So I may be better off letting them get to like 6"-8" and then start flowering?  Or is that too soon?  Cuz I have the space for them to get to be up to 4' I'd say.  But for time reasons, space reasons, and kind of hiding them...I'd just as soon have them done asap.  I'm in no hurry to smoke, though I am looking forward to it, but I'd like to not drag this out the first time around.

As far as never seeing a plant grow that fast...I'm sure I believe you, cuz right now their already an inch out of the ground and I just dropped them in two days ago! 
:holysheep:  I'm almost scared to see what they do when I put the other lights in


----------



## 3patas (Jul 27, 2007)

clarkkent said:
			
		

> So I may be better off letting them get to like 6"-8" and then start flowering? Or is that too soon? Cuz I have the space for them to get to be up to 4' I'd say. But for time reasons, space reasons, and kind of hiding them...I'd just as soon have them done asap. I'm in no hurry to smoke, though I am looking forward to it, but I'd like to not drag this out the first time around.
> 
> As far as never seeing a plant grow that fast...I'm sure I believe you, cuz right now their already an inch out of the ground and I just dropped them in two days ago!
> :holysheep: I'm almost scared to see what they do when I put the other lights in


 no dont do that if you have 4 feet tall star at 19 to 20 inches high that will ends at 4 feet


----------



## clever_intuition (Jul 27, 2007)

:yeahthat:


----------



## clarkkent (Jul 27, 2007)

3patas said:
			
		

> no dont do that if you have 4 feet tall star at 19 to 20 inches high that will ends at 4 feet



How long are we talking about?  Ballpark?  From today to harvest typically.  I guess it's going to depend on the strain which I don't know...but roughly


----------



## clarkkent (Jul 31, 2007)

Day 4 (late post)

Everything seems to be going along fine.  They are growing fast, or so it seems.  

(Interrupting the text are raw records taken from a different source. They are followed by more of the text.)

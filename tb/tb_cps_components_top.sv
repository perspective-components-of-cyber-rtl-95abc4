// End-to-end testbench of cps_components_top at its default sizes.
// Each component is taken through its operation, transmitters are looped to
// their receivers through a channel model here that can corrupt a word, a
// tone or a half-bit, and the results are compared with values computed in
// this file. Every mechanism is counted and each must occur at least once:
//   squarer results, ADC conversions, RGB pack/unpack round trips, rejected
//   RGB and channel codes, DEP frames received, DEP fill words (source stall),
//   DEP CRC errors and framing errors caught, Galois tones checked and
//   numbering errors caught, Manchester frames and violations caught,
//   neuro-model sign values -1/0/+1, and the three object states.
module tb_cps_components_top;
  import rgb_pkg::*;
  import dep_pkg::*;
  import gmsk_pkg::*;
  import dman_pkg::*;

  int checks = 0, failures = 0;
  logic clk = 0, rst_n = 0;
  always #5 clk = ~clk;

  // ---------------- ports ----------------
  logic [15:0] sq_ux = 0, sq_uy = 0; logic sq_sx = 0, sq_valid;
  logic [3:0][12:0] sq_x_hk, sq_y_hk, sq_hk;
  logic [15:0] adc_u = 0; logic [7:0] adc_haar; logic [2:0] adc_bin; logic [1:0][3:0] adc_hk;
  logic [7:0] rgb_r = 0, rgb_g = 0, rgb_b = 0, rgb_r_out, rgb_g_out, rgb_b_out, rgb_ch = 0, rgb_ch_out;
  logic [23:0] rgb_nk, rgb_nk_in; logic rgb_code_bad, rgb_ch_bad, force_bad_nk = 0;
  rk_code_t rgb_ch_rk, rgb_ch_rk_in; hk_code_t rgb_ch_hk;
  logic dtx_start = 0, dtx_ready, dtx_pdu_valid = 0, dtx_pdu_last = 0, dtx_pdu_ready, dtx_fill;
  sym_t dtx_a1 [5], dtx_a2 [5], dtx_y [1], dtx_pdu_data = 0, dtx_sym, drx_sym;
  logic drx_pdu_valid, drx_frame_done, drx_frame_ok, drx_frame_err;
  sym_t drx_pdu_data, drx_a1 [5], drx_a2 [5], drx_y [1];
  logic [15:0] drx_pdu_len, drx_good_frames, drx_bad_frames;
  logic gtx_sof = 0, gtx_bit_valid = 0, gtx_bit = 0, gtx_freq_valid, grx_sof;
  freq_t gtx_freq, grx_freq; logic grx_bit_valid, grx_bit, grx_num_err; logic [15:0] grx_err_count;
  logic mtx_start = 0, mtx_ready, mtx_byte_valid = 0, mtx_byte_last = 0, mtx_byte_ready, mtx_line, mtx_in_frame;
  logic [7:0] mtx_byte = 0, mrx_byte; logic mrx_line, mrx_first_half, mrx_sym_valid;
  dsym_t mrx_sym; logic mrx_frame_start, mrx_frame_end, mrx_frame_err, mrx_byte_valid, mrx_in_frame;
  logic nm_in_valid = 0, nm_out_valid; logic signed [7:0] nm_w [9][4], nm_alpha [9][4], nm_k [9];
  logic signed [1:0] nm_sgn [9]; logic signed [15:0] nm_z;
  logic co_x_valid = 0, co_state_valid; logic [15:0] co_x = 0, co_m_star = 500, co_tol = 1, co_eps = 40, co_mean;
  logic [1:0] co_state;

  logic drx_sym_valid;
  cps_components_top dut (.*);

  // ---------------- mechanism counters ----------------
  int n_sq = 0, n_adc = 0, n_rgb = 0, n_rgb_bad = 0, n_ch_bad = 0, n_dep_ok = 0, n_dep_fill = 0,
      n_dep_crc = 0, n_dep_frm = 0, n_g_tone = 0, n_g_err = 0, n_m_frame = 0, n_m_err = 0,
      n_nm [3] = '{0, 0, 0}, n_co [3] = '{0, 0, 0};

  initial begin
    repeat (400000) @(posedge clk);
    failures++;
    $display("watchdog expired");
    $display("TB_RESULT checks=%0d failures=%0d", checks, failures);
    $finish;
  end

  task automatic check(bit ok, string what);
    checks++;
    if (!ok) begin failures++; $display("FAIL: %s", what); end
  endtask

  // ---------------- channels ----------------
  // DEP: word channel with one optional corruption
  int dep_pos = -1, dep_hit = -1; sym_t dep_sub = 0;
  always @(posedge clk) begin
    if (dtx_sym == SYM_FLAG && dep_pos < 0) dep_pos <= 1;
    else if (dep_pos >= 0 && dtx_sym == SYM_IDLE && !dtx_fill) dep_pos <= -1;
    else if (dep_pos >= 0 && !dtx_fill) dep_pos <= dep_pos + 1;
    if (rst_n && dtx_fill) n_dep_fill++;
  end
  assign drx_sym_valid = 1'b1;
  assign drx_sym = (dep_pos == dep_hit && !dtx_fill && dep_hit >= 0) ? dep_sub : dtx_sym;

  // Galois: tone channel, one tone can have its numbering digit changed
  int g_cnt = 0, g_hit = -1;
  logic gtx_sof_q = 0;
  always @(posedge clk) begin
    gtx_sof_q <= gtx_sof && gtx_bit_valid;
    if (gtx_freq_valid) g_cnt <= g_cnt + 1;
  end
  assign grx_sof  = gtx_sof_q;
  assign grx_freq = (g_cnt == g_hit) ? freq_t'(gtx_freq ^ 2'b01) : gtx_freq;
  assign grx_freq_valid = gtx_freq_valid;

  // Manchester: the receiver gets the half-bit phase from the clock (the
  // encoder toggles halves every clock from reset); one second-half sample
  // can be inverted
  logic ph = 0; int m_half = 0, m_hit = -1;
  always @(posedge clk) begin
    ph <= rst_n ? ~ph : 1'b0;
    if (mtx_in_frame) m_half <= m_half + 1; else m_half <= 0;
  end
  assign mrx_first_half = ph;
  assign mrx_line = (mtx_in_frame && m_half == m_hit) ? ~mtx_line : mtx_line;

  // RGB: pack output looped to the unpacker, or a forced bad code
  assign rgb_nk_in = force_bad_nk ? 24'd16776960 : rgb_nk;

  // ---------------- squarer ----------------
  function automatic logic [15:0] sample(int level, int levels);
    return 16'((level * 65536 + 32768) / levels);
  endfunction

  task automatic do_squarer();
    int mods [4] = '{8, 9, 11, 13};
    for (int t = 0; t < 60; t++) begin
      int x, y, z;
      x = (t == 0) ? 29 : int'($urandom % 100);
      y = (t == 0) ? 17 : int'($urandom % 100);
      z = (x - y) * (x - y);
      sq_ux = sample(x, 100); sq_uy = sample(y, 100); sq_sx = 1;
      @(posedge clk); #1 sq_sx = 0;
      for (int m = 0; m < 4; m++) begin
        check(sq_valid && sq_hk[m] == 13'(1) << (z % mods[m]), "squarer");
        check(sq_x_hk[m] == 13'(1) << (x % mods[m]) && sq_y_hk[m] == 13'(1) << (y % mods[m]), "squarer input code");
      end
      n_sq++;
    end
  endtask

  task automatic do_adc();
    for (int l = 0; l < 8; l++) begin
      adc_u = sample(l, 8); #1;
      check(adc_haar == 8'(1) << l && adc_bin == 3'(l) && adc_hk[0] == 4'(1) << (l % 3) &&
            adc_hk[1] == 4'(1) << (l % 4), "flash adc");
      n_adc++;
    end
  endtask

  task automatic do_rgb();
    for (int t = 0; t < 200; t++) begin
      rgb_r = (t == 0) ? 10 : 8'($urandom); rgb_g = (t == 0) ? 200 : 8'($urandom % 255);
      rgb_b = (t == 0) ? 100 : 8'($urandom); rgb_ch = 8'($urandom);
      rgb_ch_rk_in = rgb_ch_rk;
      #1;
      rgb_ch_rk_in = rgb_ch_rk; #1;
      if (t == 0) check(rgb_nk == 24'd9187850, "rgb example");
      check(rgb_r_out == rgb_r && rgb_g_out == rgb_g && rgb_b_out == rgb_b && !rgb_code_bad, "rgb round trip");
      check(rgb_ch_out == rgb_ch && !rgb_ch_bad && rgb_ch_rk.d == rgb_ch[2:0], "channel round trip");
      n_rgb++;
    end
    force_bad_nk = 1; #1;
    check(rgb_code_bad, "bad pixel code"); if (rgb_code_bad) n_rgb_bad++;
    force_bad_nk = 0;
    rgb_ch_rk_in = '{a: 3'd4, c: 3'd6, d: 3'd7}; #1;   // value 279 > 255
    check(rgb_ch_bad, "bad channel code"); if (rgb_ch_bad) n_ch_bad++;
  endtask

  // ---------------- DEP frames ----------------
  sym_t rx_pdu [$];
  always @(posedge clk) if (drx_pdu_valid) rx_pdu.push_back(drx_pdu_data);

  // kind 0: clean, 1: a PDU digit changed (CRC error), 2: an address digit
  // replaced by a register code (framing error)
  task automatic dep_frame(int len, int kind, bit stall);
    sym_t pdu [$];
    int k, g0, b0;
    g0 = int'(drx_good_frames); b0 = int'(drx_bad_frames);
    for (int i = 0; i < 5; i++) begin dtx_a1[i] = 7'($urandom % 100); dtx_a2[i] = 7'($urandom % 100); end
    dtx_y[0] = 7'($urandom % 100);
    for (int i = 0; i < len; i++) pdu.push_back(7'($urandom % 100));
    rx_pdu.delete();
    dep_hit = (kind == 1) ? 16 : (kind == 2) ? 3 : -1;
    dep_sub = (kind == 1) ? 7'((pdu[0] + 1) % 100) : SYM_R4;
    while (!dtx_ready) @(posedge clk);
    #1 dtx_start = 1;
    @(posedge clk); #1 dtx_start = 0;
    k = 0;
    while (k < len) begin
      dtx_pdu_valid = !stall || ($urandom % 3 != 0);
      dtx_pdu_data = pdu[k]; dtx_pdu_last = (k == len - 1);
      @(posedge clk);
      if (dtx_pdu_valid && dtx_pdu_ready) k++;
      #1;
    end
    dtx_pdu_valid = 0;
    while (!dtx_ready) @(posedge clk);
    repeat (3) @(posedge clk); #1;
    dep_hit = -1;
    if (kind == 0) begin
      check(int'(drx_good_frames) == g0 + 1 && drx_frame_ok, "dep frame received");
      check(drx_pdu_len == 16'(len) && rx_pdu.size() == len, "dep pdu length");
      if (rx_pdu.size() == len) foreach (pdu[i]) check(rx_pdu[i] == pdu[i], "dep pdu word");
      for (int i = 0; i < 5; i++) check(drx_a1[i] == dtx_a1[i] && drx_a2[i] == dtx_a2[i], "dep address");
      check(drx_y[0] == dtx_y[0], "dep control");
      if (drx_frame_ok) n_dep_ok++;
    end else begin
      check(int'(drx_bad_frames) == b0 + 1 && int'(drx_good_frames) == g0, "dep error caught");
      if (int'(drx_bad_frames) == b0 + 1) begin if (kind == 1) n_dep_crc++; else n_dep_frm++; end
    end
  endtask

  // ---------------- Galois MSK ----------------
  logic g_rx [$];
  always @(posedge clk) if (grx_bit_valid) g_rx.push_back(grx_bit);

  task automatic gmsk_packet(int n, bit inject);
    logic tx [$];
    int e0;
    e0 = int'(grx_err_count);
    g_rx.delete();
    @(posedge clk); #1;
    g_hit = inject ? g_cnt + int'($urandom % n) : -1;
    for (int i = 0; i < n; i++) begin
      gtx_bit_valid = 1; gtx_sof = (i == 0); gtx_bit = 1'($urandom); tx.push_back(gtx_bit);
      @(posedge clk); #1;
    end
    gtx_bit_valid = 0; gtx_sof = 0;
    repeat (3) @(posedge clk); #1;
    check(g_rx.size() == n, "gmsk bits");
    foreach (tx[i]) if (i < g_rx.size()) check(g_rx[i] == tx[i], "gmsk data");
    n_g_tone += n;
    if (inject) begin
      check(int'(grx_err_count) == e0 + 1, "gmsk numbering error caught");
      if (int'(grx_err_count) == e0 + 1) n_g_err++;
    end else check(int'(grx_err_count) == e0, "gmsk clean");
    g_hit = -1;
  endtask

  // ---------------- Manchester ----------------
  logic [7:0] m_rx [$];
  int m_start = 0, m_end = 0, m_errs = 0;
  always @(posedge clk) if (rst_n) begin
    if (mrx_byte_valid) m_rx.push_back(mrx_byte);
    if (mrx_frame_start) m_start++;
    if (mrx_frame_end) m_end++;
    if (mrx_frame_err) m_errs++;
  end

  task automatic man_frame(int n, bit inject);
    logic [7:0] bytes [$];
    int k, s0, e0, r0;
    s0 = m_start; e0 = m_end; r0 = m_errs;
    for (int i = 0; i < n; i++) bytes.push_back(8'($urandom));
    m_rx.delete();
    m_hit = inject ? 2 * (8 + 3) + 1 : -1;     // second half of the 4th data bit
    while (!mtx_ready) @(posedge clk);
    #1 mtx_start = 1;
    @(posedge clk); #1 mtx_start = 0;
    k = 0;
    while (k < n) begin
      logic took;
      mtx_byte_valid = 1; mtx_byte = bytes[k]; mtx_byte_last = (k == n - 1);
      took = mtx_byte_ready;
      @(posedge clk); #1;
      if (took) k++;
    end
    mtx_byte_valid = 0;
    while (!mtx_ready) @(posedge clk);
    repeat (6) @(posedge clk); #1;
    m_hit = -1;
    check(m_start == s0 + 1, "manchester frame start");
    if (!inject) begin
      check(m_end == e0 + 1 && m_rx.size() == n, "manchester frame end");
      if (m_rx.size() == n) foreach (bytes[i]) check(m_rx[i] == bytes[i], "manchester byte");
      if (m_end == e0 + 1) n_m_frame++;
    end else begin
      check(m_errs == r0 + 1 && m_end == e0, "manchester violation caught");
      if (m_errs == r0 + 1) n_m_err++;
    end
  endtask

  // ---------------- neuro-model ----------------
  task automatic do_neuro();
    for (int t = 0; t < 50; t++) begin
      int ez, es;
      ez = 0;
      for (int g = 0; g < 9; g++) begin
        int s;
        s = 0;
        nm_k[g] = 8'(int'($urandom % 9) - 4);
        for (int j = 0; j < 4; j++) begin
          nm_w[g][j] = 8'($urandom);
          nm_alpha[g][j] = (g == t % 9) ? 8'sd0 : 8'($urandom);
          s += int'(nm_w[g][j]) * int'(nm_alpha[g][j]);
        end
        es = (s > 0) ? 1 : (s < 0) ? -1 : 0;
        ez += int'(nm_k[g]) * es;
        n_nm[es + 1]++;
      end
      nm_in_valid = 1;
      @(posedge clk); #1 nm_in_valid = 0;
      check(nm_out_valid && int'(nm_z) == ez, "neuro response");
    end
  endtask

  // ---------------- object state ----------------
  task automatic do_co();
    for (int b = 0; b < 30; b++) begin
      int centre, sum, m, dev, cls;
      centre = 500 + ((b % 3 == 0) ? 0 : (b % 3 == 1) ? 20 : 90);
      sum = 0;
      for (int i = 0; i < 8; i++) begin
        co_x = 16'(centre + ((i % 2 == 0) ? 1 : -1)); sum += int'(co_x); co_x_valid = 1;
        @(posedge clk); #1 co_x_valid = 0;
      end
      m = sum >> 3; dev = (m > 500) ? m - 500 : 500 - m;
      cls = (dev <= 1) ? 0 : (dev <= 40) ? 1 : 2;
      check(co_state_valid && int'(co_state) == cls && int'(co_mean) == m, "object state");
      n_co[co_state]++;
    end
  endtask

  initial begin
    for (int i = 0; i < 5; i++) begin dtx_a1[i] = 0; dtx_a2[i] = 0; end
    dtx_y[0] = 0; rgb_ch_rk_in = '0;
    for (int g = 0; g < 9; g++) begin nm_k[g] = 0; for (int j = 0; j < 4; j++) begin nm_w[g][j] = 0; nm_alpha[g][j] = 0; end end
    repeat (3) @(posedge clk); #1 rst_n = 1;
    @(posedge clk); #1;
    do_squarer();
    do_adc();
    do_rgb();
    for (int f = 0; f < 6; f++) dep_frame(1 + int'($urandom % 12), 0, f % 2 == 1);
    dep_frame(5, 1, 0);
    dep_frame(5, 2, 0);
    dep_frame(8, 0, 1);
    for (int p = 0; p < 6; p++) gmsk_packet(16 + int'($urandom % 40), p % 2 == 1);
    for (int f = 0; f < 4; f++) man_frame(1 + int'($urandom % 5), 0);
    man_frame(4, 1);
    man_frame(3, 0);
    do_neuro();
    do_co();
    $display("mechanisms: squarer=%0d adc=%0d rgb=%0d rgb_bad=%0d ch_bad=%0d dep_ok=%0d dep_fill=%0d dep_crc=%0d dep_framing=%0d gmsk_tones=%0d gmsk_err=%0d man_frames=%0d man_err=%0d nm(-1,0,+1)=%0d,%0d,%0d co(normal,abnormal,breakdown)=%0d,%0d,%0d",
             n_sq, n_adc, n_rgb, n_rgb_bad, n_ch_bad, n_dep_ok, n_dep_fill, n_dep_crc, n_dep_frm,
             n_g_tone, n_g_err, n_m_frame, n_m_err, n_nm[0], n_nm[1], n_nm[2], n_co[0], n_co[1], n_co[2]);
    check(n_sq > 0, "no squarer result");
    check(n_adc > 0, "no conversion");
    check(n_rgb > 0 && n_rgb_bad > 0 && n_ch_bad > 0, "rgb mechanisms");
    check(n_dep_ok > 0 && n_dep_fill > 0 && n_dep_crc > 0 && n_dep_frm > 0, "dep mechanisms");
    check(n_g_tone > 0 && n_g_err > 0, "gmsk mechanisms");
    check(n_m_frame > 0 && n_m_err > 0, "manchester mechanisms");
    check(n_nm[0] > 0 && n_nm[1] > 0 && n_nm[2] > 0, "neuro signs");
    check(n_co[0] > 0 && n_co[1] > 0 && n_co[2] > 0, "object states");
    $display("TB_RESULT checks=%0d failures=%0d", checks, failures);
    $finish;
  end
endmodule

And this one I thought was cool....they try so hard 





Anyhow....the pics don't show it but I installed two more 24" flourescents and a 7" pc fan.  The temp in the cabinet was up to about 94 (it's been hot here) but the fan brought it down about 12 degrees so that should work out.

Guess I just keep waiting now......
Oh and I'll post some more recent pics in a couple days but they have seriously doubled in size since this pic 2 days ago.


----------



## HYDRO333 (Jul 31, 2007)

Yo nice setup, Is that all you need of the amout of cfl's and ure good.


----------



## clarkkent (Aug 2, 2007)

How soon can you put the plants on 12/12?  I mean and be productive...and how will that affect their grow rate?

Most of the little girls (i hope) are about 3 inches tall now and have been on 20/4 for a week.  I realize there's probably no 'right' answer but what is common?

I'll try to get some pics up later


----------



## A.K. (Aug 3, 2007)

if your growing 9 plants you want more than just three cfls. buy an hps light if you have the budget


----------



## clarkkent (Aug 3, 2007)

The plan is to only continue growing 3 once I can see which ones are strongest/biggest/female.


----------



## bombbudpuffa (Aug 3, 2007)

They can be put into flower at anytime but the longer you veg, the bigger the yield. If you're just wanting to determine sex you could put them on 12/12 now but it still may take a few weeks for sex to show. They will preflower(show sex) at 4-6weeks old naturally.


----------



## clarkkent (Aug 3, 2007)

So if I keep them at their current light time they will show sex on their own before putting them 12/12?  

And how long does flowering usually take once started?


----------



## MrPuffAlot (Aug 3, 2007)

i got one plant thats been growing for almost 2 months in VEG cycle
and they havne't shown sex..  EXCEPT for LOWRYDERS...

Best bet:  after 4/5 weeks of VEG.. start 12/12 cycle .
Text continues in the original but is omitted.